### EXTRACTED INFORMATION

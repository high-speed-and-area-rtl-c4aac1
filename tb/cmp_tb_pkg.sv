// Stimulus helpers shared by the comparator testbenches.
//
// pair_gen#(N)::make builds an operand pair whose most significant unequal
// bit is at a chosen position (or none, for equal operands): B is random, A
// copies B above the position, differs from it at the position in the chosen
// direction, and is random below it. This reaches every partition as the
// deciding one, which plain random operands almost never do for the low ones.
package cmp_tb_pkg;

  class pair_gen #(int unsigned N = 16);

    // Random N-bit vector assembled from 32-bit draws.
    static function logic [N-1:0] rand_vec();
      logic [N-1:0] v;
      for (int i = 0; i < N; i += 32) begin
        logic [31:0] w = $urandom;
        for (int j = 0; j < 32 && i + j < N; j++) v[i+j] = w[j];
      end
      return v;
    endfunction

    // pos = -1 gives equal operands; otherwise pos is the first unequal bit
    // from the MSB and a_wins selects which operand holds the 1 there.
    static function void make(input int pos, input bit a_wins,
                              output logic [N-1:0] a, output logic [N-1:0] b);
      logic [N-1:0] low;
      b   = rand_vec();
      low = rand_vec();
      a   = b;
      if (pos >= 0) begin
        a[pos] = a_wins;
        b[pos] = !a_wins;
        for (int i = 0; i < pos; i++) a[i] = low[i];
      end
    endfunction

  endclass

endpackage : cmp_tb_pkg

### EXERCISE BRIEF
Your job is to reproduce the data in full, with every line intact.

### FINISHED TASK
repository high-speed-and-area-rtl-c4aac1
filename tb/cmp_tb_pkg.sv
// Stimulus helpers shared by the comparator testbenches.
//
// pair_gen#(N)::make builds an operand pair whose most significant unequal
// bit is at a chosen position (or none, for equal operands): B is random, A
// copies B above the position, differs from it at the position in the chosen
// direction, and is random below it. This reaches every partition as the
// deciding one, which plain random operands almost never do for the low ones.
package cmp_tb_pkg;

  class pair_gen #(int unsigned N = 16);

    // Random N-bit vector assembled from 32-bit draws.
    static function logic [N-1:0] rand_vec();
      logic [N-1:0] v;
      for (int i = 0; i < N; i += 32) begin
        logic [31:0] w = $urandom;
        for (int j = 0; j < 32 && i + j < N; j++) v[i+j] = w[j];
      end
      return v;
    endfunction

    // pos = -1 gives equal operands; otherwise pos is the first unequal bit
    // from the MSB and a_wins selects which operand holds the 1 there.
    static function void make(input int pos, input bit a_wins,
                              output logic [N-1:0] a, output logic [N-1:0] b);
      logic [N-1:0] low;
      b   = rand_vec();
      low = rand_vec();
      a   = b;
      if (pos >= 0) begin
        a[pos] = a_wins;
        b[pos] = !a_wins;
        for (int i = 0; i < pos; i++) a[i] = low[i];
      end
    endfunction

  endclass

endpackage : cmp_tb_pkg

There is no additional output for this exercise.